Not so far, but a bit relieved to know it is not just me. The part of the guide I am not able to wrap my head around is if the GRE tunnel is really up. From the AWS side it seems like it is not, or at least not routing right. I have been testing a vpn off a ASA and that connects, but I have not tried BGP over the ASA yet.

Hello @breeves & @nick.faircloth,
Suggest you submit a support ticket for the Peplink engineers to take a look at for your setups.
Post your ticket #s here and reference this forum thread in your ticket. There may be an update for @Alan to make to the guide.
Happy to Help,
Marcus :slight_smile:

I have reached out to support as suggested @mldowling. I opened ticket #21070241 and will follow up here on anything that I learn.

3 Likes

Still nothing on my end either and I bumped support last night about it. Have yet to hear anything since last Thursday.

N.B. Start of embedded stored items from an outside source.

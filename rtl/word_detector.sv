// word_detector: remembers the initial state and recognises its return.
//
// On `sample` the detector stores the register's current contents. That
// stored word decides, stage by stage, whether the stage's assertion or
// its negation output feeds the detector's AND gate, so the gate is 1
// exactly when every connected input equals the stored bit. A stage is
// connected when its bit in `conn_mask` is set and it lies within the
// effective length (stages 1..length). After sampling, the gate's inputs
// can be switched (`src`) from the register's own stages to `ext_in`, the
// outputs of a logic circuit under test, so a test stops by itself when
// that circuit shows the sampled word. With no input connected the gate
// output is 1.
//
// Timing: `word` is updated one clock after `sample`; `match` is
// combinational from `word`, the selected inputs and the settings.
// From the original hardware: per-stage assertion/negation choice, an
// r-input gate, sampling of the initial state, switching to external
// inputs. Own choices: the stored word sets the polarities (instead of
// hand-set switches), and the connect mask as a per-stage enable.
module word_detector
  import pnfsr_pkg::*;
#(
  parameter int unsigned N = N_STAGES
) (
  input  logic                     clk,
  input  logic                     rst,
  input  logic                     sample,     // remember fsr_state
  input  logic [N-1:0]             fsr_state,
  input  logic [N-1:0]             ext_in,     // logic under test
  input  det_src_e                 src,
  input  logic [N-1:0]             conn_mask,  // stage connected to the gate
  input  logic [$clog2(N+1)-1:0]   length,
  output logic [N-1:0]             word,       // remembered initial state
  output logic                     match
);

  logic [N-1:0] in_sel;
  logic [N-1:0] active;

  always_ff @(posedge clk) begin
    if (rst)         word <= '0;
    else if (sample) word <= fsr_state;
  end

  always_comb begin
    in_sel = (src == DET_SRC_EXT) ? ext_in : fsr_state;
    for (int k = 0; k < N; k++)
      active[k] = conn_mask[k] && (k < int'(length));
    match = ((in_sel ~^ word) | ~active) == '1;
  end

endmodule
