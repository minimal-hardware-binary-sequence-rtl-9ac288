// word_detector_tb: self-checking test of the word detector.
//
// Samples random register words, then presents inputs from the register
// and from the external port that either equal the remembered word or
// differ from it in one stage, with random connect masks and lengths. The
// expected match is worked out stage by stage: a difference counts only in
// a connected stage within the effective length.
module word_detector_tb;
  import pnfsr_pkg::*;

  localparam int N = N_STAGES;
  localparam int PW = $clog2(N + 1);

  logic clk = 0, rst, sample, match;
  logic [N-1:0] fsr_state, ext_in, conn_mask, word;
  logic [PW-1:0] length;
  det_src_e src;
  logic [N-1:0] remembered;
  int checks = 0, failures = 0, n_match = 0;

  word_detector #(.N(N)) dut (.*);

  always #5 clk = ~clk;

  initial begin
    repeat (100000) @(posedge clk);
    failures++;
    $display("watchdog expired");
    $display("TB_RESULT checks=%0d failures=%0d", checks, failures);
    $finish;
  end

  initial begin
    rst = 1; sample = 0; fsr_state = '0; ext_in = '0; conn_mask = '1;
    length = PW'(N); src = DET_SRC_FSR; remembered = '0;
    @(posedge clk); #1 rst = 0;
    for (int run = 0; run < 500; run++) begin
      // sample a new word
      fsr_state = {$urandom, $urandom};
      sample = 1;
      @(posedge clk); #1 sample = 0;
      remembered = fsr_state;
      checks++;
      if (word !== remembered) failures++;
      for (int i = 0; i < 20; i++) begin
        logic [N-1:0] probe;
        bit exp;
        probe = remembered;
        if ($urandom_range(0, 1)) probe[$urandom_range(0, N - 1)] ^= 1'b1;
        if ($urandom_range(0, 3) == 0) probe = {$urandom, $urandom};
        src = det_src_e'($urandom_range(0, 1));
        if (src == DET_SRC_EXT) begin ext_in = probe; fsr_state = {$urandom, $urandom}; end
        else begin fsr_state = probe; ext_in = {$urandom, $urandom}; end
        conn_mask = ($urandom_range(0, 1)) ? '1 : N'({$urandom, $urandom});
        length = PW'($urandom_range(1, N));
        #1;
        exp = 1;
        for (int k = 1; k <= N; k++)
          if (k <= length && conn_mask[k-1] && probe[k-1] != remembered[k-1]) exp = 0;
        if (exp) n_match++;
        checks++;
        if (match !== exp) begin
          failures++;
          if (failures < 10) $display("match %b exp %b", match, exp);
        end
        @(posedge clk);
        // word must not change without sample
        checks++;
        if (word !== remembered) failures++;
      end
    end
    checks++;
    if (n_match == 0) begin failures++; $display("no match case exercised"); end
    $display("TB_RESULT checks=%0d failures=%0d", checks, failures);
    $finish;
  end
endmodule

@nick.faircloth I have had a bit of back and forth with Peplink support, but ultimately the solution came from AWS support for the BGP session not connecting. When you create the transit gateway, and that 192.0.2.0/24 subnet there is no automatic routes built. So for the fusionhub vpc, you have to edit the route table and add an entry pointing 192.0.2.0/24 to the transit gateway. As soon as I did that the GRE tunnel actually was able to communicate and the BGP session came up. The final step, which I see was added to the guide above was that in order for the BGP routes to propagate to the VPN peers, you enable the option “Export to OSPF” in the BGP config on the peplink.

5 Likes

All working here now, thank you @breeves !!